Monday, January 31, 2005

Thoughts on Success

I've been putting this off... I don't like the way I feel about this Administration... I want to admit that perhaps they were right about just plopping our culture and values into a country like Iraq and everyone living happily ever after... I can't do that and it irritates me. This is the guy who was flown out to the Abraham Lincoln on May 2, 2003, to announce "mission accomplished" in Iraq... not that we had Sadam Hussein in custody at the time... or Osama bin Laden for that matter (remember him?... the one who did attack us?). I just can't buy into it.
I think
Eric Alterman captured where I'm coming from today. It goes a little deeper maybe... Even if the new Iraqi government goes on to write a beautiful constitution and to hold fair and free elections and survives in peace and prosperity for a thousand years, that does not make invading Iraq right. A happy ending would be nice, but we have not treated others as we would wish to be treated.
If you scroll down in Alterman's blog, you'll notice a letter from Charles Pierce that I'm going to copy here, too. It mirrored my thoughts as I looked at the pictures of people who had walked for hours to stand in line to vote in Iraq. On the best day of George Bush's life all he did was to perhaps hasten their opportunity. Those folks... .whether it was 70% or 50% or 10%... literally walked the walk... no kevlar... no armor... to vote. Bless their hearts.
From Charles Pierce:
You do not own their courage.
The people who stood in line Sunday did not stand in line to make Americans feel good about themselves.
You do not own their courage.
They did not stand in line to justify lies about Saddam and al-Qaeda, so you don't own their courage, Stephen Hayes. They did not stand in line to justify lies about weapons of mass destruction, or to justify the artful dodginess of Ahmad Chalabi, so you don't own their courage, Judith Miller. They did not stand in line to provide pretty pictures for vapid suits to fawn over, so you don't own their courage, Howard Fineman, and neither do you, Chris Matthews.
You do not own their courage.
They did not stand in line in order to justify the dereliction of a kept press. They did not stand in line to make right the wrongs born out of laziness, cowardice, and the easy acceptance of casual lying. They did not stand in line for anyone's grand designs.
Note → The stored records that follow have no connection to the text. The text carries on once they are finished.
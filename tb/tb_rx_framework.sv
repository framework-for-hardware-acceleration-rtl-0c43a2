// tb_rx_framework -- end-to-end test of the RX data path at its default size
// (1024-bit MII words, 2 frames per cycle, 256 channels, 256-byte PCI Express
// writes, 4 KiB pages).
//
// How it works: the bench builds an MII byte stream of Ethernet frames
// (Start on an 8-byte boundary, preamble, SFD, frame, Terminate, idle gap)
// and feeds it 128 bytes per cycle.  Byte 5 of a frame (last byte of the
// destination MAC) selects the DMA channel.  Channels 0..15 get 1 MiB rings
// at 0x1_0000_0000 + ch * 1 MiB, except channel 7, which gets a 4 KiB ring
// that the bench never frees, so it overflows.  A host memory model stores
// every byte the PCI Express stream writes.
//
// Checks, per write: length 1..256 bytes, no 4 KiB page crossing, address
// inside the channel's ring, no byte written twice, tlast on the right beat.
// At the end every channel's ring is parsed as header (len, channel,
// sequence) + frame padded to 8 bytes, up to the hardware write pointer read
// over the configuration bus, and its frames must be the good frames sent
// to that channel, in order, some possibly missing (dropped or discarded).
// The counts must add up: matched + dropped + discarded covers every good
// frame sent.
//
// Traffic phases: mixed random frames 64..1518 bytes with error frames
// (error character, too short, too long); back-to-back 64-byte frames that
// overload the single-lane scheduler; host backpressure (tready low) that
// uses up the free transaction ids; then an idle drain that lets the
// timeout close the last partial transactions.  Each of these mechanisms is
// counted and one that never happened is a failure.  A watchdog stops the
// run with a failure.
module tb_rx_framework;
  import rxfw_pkg::*;

  localparam int DATA_W = 1024;
  localparam int WB     = DATA_W / 8;
  localparam int NCH    = 16;          // channels used by the bench
  localparam longint unsigned RBASE = 64'h1_0000_0000;

  logic clk = 1'b0;
  logic rst = 1'b1;
  always #5 clk = ~clk;

  logic [DATA_W-1:0] rxd;
  logic [WB-1:0]     rxc;
  logic        cfg_we;
  logic [9:0]  cfg_addr;
  logic [63:0] cfg_wdata, cfg_rdata;
  logic        tvalid, tready, tsop, tlast;
  logic [DATA_W-1:0] tdata;
  logic [WB-1:0]     tkeep;
  logic [63:0] tuser_addr;
  logic [15:0] tuser_len, tuser_chan;
  logic [31:0] discarded, dropped;

  rx_framework u_dut (
    .clk, .rst, .rxd, .rxc, .cfg_we, .cfg_addr, .cfg_wdata, .cfg_rdata,
    .tvalid, .tready, .tdata, .tkeep, .tsop, .tlast, .tuser_addr, .tuser_len,
    .tuser_chan, .discarded, .dropped
  );

  int checks = 0, failures = 0;
  task automatic check(input bit ok, input string msg);
    checks++;
    if (!ok) begin
      failures++;
      if (failures < 20) $display("FAIL: %s", msg);
    end
  endtask

  // ---------------------------------------------------------------- MII source
  logic [8:0] q [$];            // {ctrl, byte}
  typedef byte unsigned frame_t [];
  frame_t exp_q [NCH][$];       // good frames sent per channel
  int good_sent = 0, err_sent = 0;

  task automatic put_idle(input int n);
    repeat (n) q.push_back({1'b1, MII_IDLE});
  endtask

  // kind: 0 good, 1 error character, 2 too short, 3 too long
  task automatic send_frame(input int len, input int ch, input int kind);
    frame_t f;
    f = new[len];
    foreach (f[i]) f[i] = 8'($urandom);
    f[5] = 8'(ch);
    while (q.size() % 8 != 0) q.push_back({1'b1, MII_IDLE});
    q.push_back({1'b1, MII_START});
    repeat (6) q.push_back({1'b0, MII_PREAMBLE});
    q.push_back({1'b0, MII_SFD});
    foreach (f[i]) begin
      if (kind == 1 && i == len / 2) q.push_back({1'b1, MII_ERROR});
      else                          q.push_back({1'b0, f[i]});
    end
    q.push_back({1'b1, MII_TERM});
    if (kind == 0) begin
      exp_q[ch].push_back(f);
      good_sent++;
    end else begin
      err_sent++;
    end
  endtask

  always @(posedge clk) begin
    for (int i = 0; i < WB; i++) begin
      if (q.size() != 0) {rxc[i], rxd[8*i +: 8]} <= q.pop_front();
      else               {rxc[i], rxd[8*i +: 8]} <= {1'b1, MII_IDLE};
    end
  end

  // ---------------------------------------------------------------- host
  byte unsigned mem [longint unsigned];
  longint unsigned cur_addr;
  int cur_len, cur_beat, in_trs = 0;
  bit tready_low = 0;
  longint unsigned next_off [256] = '{default: 0};
  int n_trs = 0, n_full = 0, n_short = 0, n_pgend = 0, n_bp = 0;

  always_ff @(posedge clk) begin
    if (rst) tready <= 1'b0;
    else     tready <= !tready_low && ($urandom % 8 != 0);
  end

  always @(posedge clk) if (!rst && tvalid && !tready) n_bp++;

  always @(posedge clk) begin
    if (!rst && tvalid && tready) begin
      if (tsop) begin
        longint unsigned rb;
        int ch;
        check(in_trs == 0, "tsop inside a transaction");
        cur_addr = tuser_addr;
        cur_len  = int'(tuser_len);
        cur_beat = 0;
        in_trs   = 1;
        ch = int'(tuser_chan);
        rb = RBASE + (longint'(ch) << 20);
        n_trs++;
        check(cur_len > 0 && cur_len <= 256, $sformatf("length %0d", cur_len));
        check((cur_addr % 4096) + longint'(cur_len) <= 4096,
              $sformatf("page crossing at %h len %0d", cur_addr, cur_len));
        check(ch < NCH && cur_addr >= rb &&
              cur_addr + longint'(cur_len) <= rb + ((ch == 7) ? 4096 : (1 << 20)),
              $sformatf("address %h outside ring of channel %0d", cur_addr, ch));
        check(cur_addr % 8 == 0, "unaligned write");
        check(cur_addr == rb + next_off[ch],
              $sformatf("ch %0d: write at %h, expected %h", ch, cur_addr, rb + next_off[ch]));
        next_off[ch] = cur_addr + longint'(cur_len) - rb;
        if (cur_len == 256) n_full++;
        else if ((cur_addr + longint'(cur_len)) % 4096 == 0) n_pgend++;
        else n_short++;
      end
      if (in_trs != 0) begin
        for (int i = 0; i < WB; i++)
          if (tkeep[i]) begin
            longint unsigned a;
            a = cur_addr + longint'(cur_beat) * longint'(WB) + longint'(i);
            if (mem.exists(a)) begin
              check(0, $sformatf("byte %h written twice", a));
            end
            mem[a] = tdata[8*i +: 8];
          end
        cur_beat++;
        check(tlast == (cur_beat * WB >= cur_len), "tlast position");
        if (tlast) in_trs = 0;
      end
    end
  end

  // ---------------------------------------------------------------- mechanisms
  // n_conflict (blocks left in the planner window after a cycle) is only
  // reported: with one instruction vector per cycle, each conflict-free on
  // its own, the window never has to hold blocks back in this top.
  int n_errdrop = 0, n_two_end = 0, n_barrier = 0, n_conflict = 0;
  int n_stall = 0, n_split = 0, n_noid = 0;
  always @(posedge clk) if (!rst) begin
    int have, picked;
    for (int k = 0; k < 2; k++)
      if (u_dut.pi_valid[k] && u_dut.pi[k].drop) n_errdrop++;
    if (u_dut.meta_valid == 2'b11) n_two_end++;
    if (u_dut.barrier) n_barrier++;
    if (u_dut.s_valid && !u_dut.s_ready) n_stall++;
    if (u_dut.u_sch.pg_valid && u_dut.u_sch.pg_pair.b.valid) n_split++;
    if (u_dut.fq_empty && u_dut.u_sch.u_mtu.in_valid) n_noid++;
    have = 0;
    for (int w = 0; w < 2; w++) have += $countones(u_dut.u_sch.u_pl.mask[w]);
    picked = $countones(u_dut.u_sch.u_pl.pick_v);
    if (have > picked) n_conflict++;
  end

  // ---------------------------------------------------------------- config
  task automatic cfg_write(input int ch, input int r, input logic [63:0] v);
    @(negedge clk);
    cfg_we    = 1'b1;
    cfg_addr  = 10'(ch * 4 + r);
    cfg_wdata = v;
    @(negedge clk);
    cfg_we    = 1'b0;
  endtask

  task automatic cfg_read(input int ch, input int r, output logic [63:0] v);
    cfg_addr = 10'(ch * 4 + r);
    #1;
    v = cfg_rdata;
  endtask

  // ---------------------------------------------------------------- watchdog
  int cycle = 0;
  always @(posedge clk) begin
    cycle++;
    if (cycle == 400000) begin
      failures++;
      $display("FAIL: watchdog");
      $display("TB_RESULT checks=%0d failures=%0d", checks, failures);
      $finish;
    end
  end

  task automatic wait_drained();
    int quiet = 0;
    while (q.size() != 0) @(posedge clk);
    while (quiet < 3000) begin
      @(posedge clk);
      if (tvalid) quiet = 0;
      else        quiet++;
    end
  endtask

  // ---------------------------------------------------------------- main
  initial begin
    static int matched = 0;

    cfg_we = 1'b0; cfg_addr = '0; cfg_wdata = '0;
    repeat (5) @(posedge clk);
    rst = 1'b0;
    for (int ch = 0; ch < NCH; ch++) begin
      cfg_write(ch, 0, RBASE + (64'(ch) << 20));
      cfg_write(ch, 1, {57'd0, 1'b1, (ch == 7) ? 6'd12 : 6'd20});
    end
    repeat (100) @(posedge clk);

    // phase 1: mixed traffic with error frames
    for (int n = 0; n < 400; n++) begin
      int r, len, kind;
      r = int'($urandom % 20);
      kind = (r == 0) ? 1 : (r == 1) ? 2 : (r == 2) ? 3 : 0;
      len  = (kind == 2) ? 40 : (kind == 3) ? 1600 : 64 + int'($urandom % 1455);
      send_frame(len, int'($urandom % NCH), kind);
      put_idle(int'($urandom % 24));
      while (q.size() > 4 * WB) @(posedge clk);
    end
    // phase 2: back-to-back minimum-size frames
    for (int n = 0; n < 1500; n++) begin
      send_frame(64, int'($urandom % NCH), 0);
      while (q.size() > 4 * WB) @(posedge clk);
    end
    // phase 3: host backpressure
    tready_low = 1;
    for (int n = 0; n < 150; n++) begin
      send_frame(64 + int'($urandom % 600), int'($urandom % NCH), 0);
      put_idle(64);
      while (q.size() > 4 * WB) @(posedge clk);
    end
    repeat (2000) @(posedge clk);
    tready_low = 0;
    wait_drained();

    // ------------------------------------------------------------ results
    for (int ch = 0; ch < NCH; ch++) begin
      longint unsigned base;
      int pos, hw, ei;
      logic [63:0] rv;
      base = RBASE + (longint'(ch) << 20);
      cfg_read(ch, 3, rv);
      hw = int'(rv);
      pos = 0;
      ei = 0;
      while (pos < hw) begin
        logic [63:0] h;
        int flen;
        bit ok;
        h = '0;
        for (int i = 0; i < 8; i++) begin
          if (!mem.exists(base + longint'(pos) + longint'(i))) begin
            check(0, $sformatf("ch %0d: header byte %0d not written", ch, pos + i));
            break;
          end
          h[8*i +: 8] = mem[base + longint'(pos) + longint'(i)];
        end
        flen = int'(h[15:0]);
        check(int'(h[31:16]) == ch, $sformatf("ch %0d: header channel %0d", ch, h[31:16]));
        if (flen < 64 || flen > 1518) begin
          check(0, $sformatf("ch %0d: bad length %0d", ch, flen));
          break;
        end
        ok = 0;
        while (ei < exp_q[ch].size() && !ok) begin
          if (exp_q[ch][ei].size() == flen) begin
            ok = 1;
            for (int i = 0; i < flen; i++)
              if (!mem.exists(base + longint'(pos) + 64'd8 + longint'(i)) ||
                  mem[base + longint'(pos) + 64'd8 + longint'(i)] != exp_q[ch][ei][i]) begin
                ok = 0;
                break;
              end
          end
          ei++;
        end
        check(ok, $sformatf("ch %0d: frame at %0d not among those sent", ch, pos));
        if (ok) matched++;
        pos += 8 + ((flen + 7) / 8) * 8;
      end
      check(pos == hw, $sformatf("ch %0d: stream length %0d vs pointer %0d", ch, pos, hw));
    end
    check(matched + int'(dropped) + int'(discarded) >= good_sent,
          $sformatf("lost frames: matched %0d dropped %0d discarded %0d sent %0d",
                    matched, dropped, discarded, good_sent));
    check(matched + int'(dropped) + int'(discarded) <= good_sent + err_sent,
          "more frames accounted for than sent");
    check(in_trs == 0, "transaction left open");
    $display("sent %0d good, %0d bad; matched %0d dropped %0d discarded %0d",
             good_sent, err_sent, matched, dropped, discarded);
    $display("trs %0d: full %0d page-end %0d short %0d; split %0d barrier %0d conflict %0d",
             n_trs, n_full, n_pgend, n_short, n_split, n_barrier, n_conflict);
    $display("errdrop %0d two-end %0d stall %0d backpressure %0d no-id %0d",
             n_errdrop, n_two_end, n_stall, n_bp, n_noid);
    check(matched > good_sent / 4, "too few frames delivered");
    check(n_errdrop > 0,   "mechanism: error frames dropped");
    check(discarded > 0,   "mechanism: decoder discard");
    check(dropped > 0,     "mechanism: ring full drop");
    check(n_split > 0,     "mechanism: page split");
    check(n_full > 0,      "mechanism: full-size transaction");
    check(n_short > 0,     "mechanism: timeout close");
    check(n_barrier > 0,   "mechanism: barrier");
    check(n_two_end > 0,   "mechanism: two frames end in one word");
    check(n_stall > 0,     "mechanism: scheduler stall");
    check(n_bp > 0,        "mechanism: host backpressure");
    check(n_noid > 0,      "mechanism: free ids used up");
    $display("TB_RESULT checks=%0d failures=%0d", checks, failures);
    $finish;
  end
endmodule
They did not stand in line to play pawns in anyone's great game, so you don't own their courage, you guys in the PNAC gallery.
You do not own their courage.
They did not stand in line to provide American dilettantes with easy rhetorical weapons, so you don't own their courage, Glenn Reynolds, with your cornpone McCarran act out of the bowels of a great university that deserves a helluva lot better than your sorry hide. They did not stand in line to be the instruments of tawdry vilification and triumphal hooting from bloghound commandos. They did not stand in line to become useful cudgels for cheap American political thuggery, so you don't own their courage, Freeper Nation.
You do not own their courage.
They did not stand in line to justify a thousand mistakes that have led to more than a thousand American bodies. They did not stand in line for the purpose of being a national hypnotic for a nation not even their own. They did not stand in line for being the last casus belli standing. They did not stand in line on behalf of people's book deals, TV spots, honorarium checks, or tinpot celebrity. They did not stand in line to be anyone's talking points.
You do not own their courage.
We all should remember that.

1 comment:

Wolfmoonlady said...

Thanks for writing about the Iraq elections - and for citing Charles Pierce's wonderful response to Eric Alterman.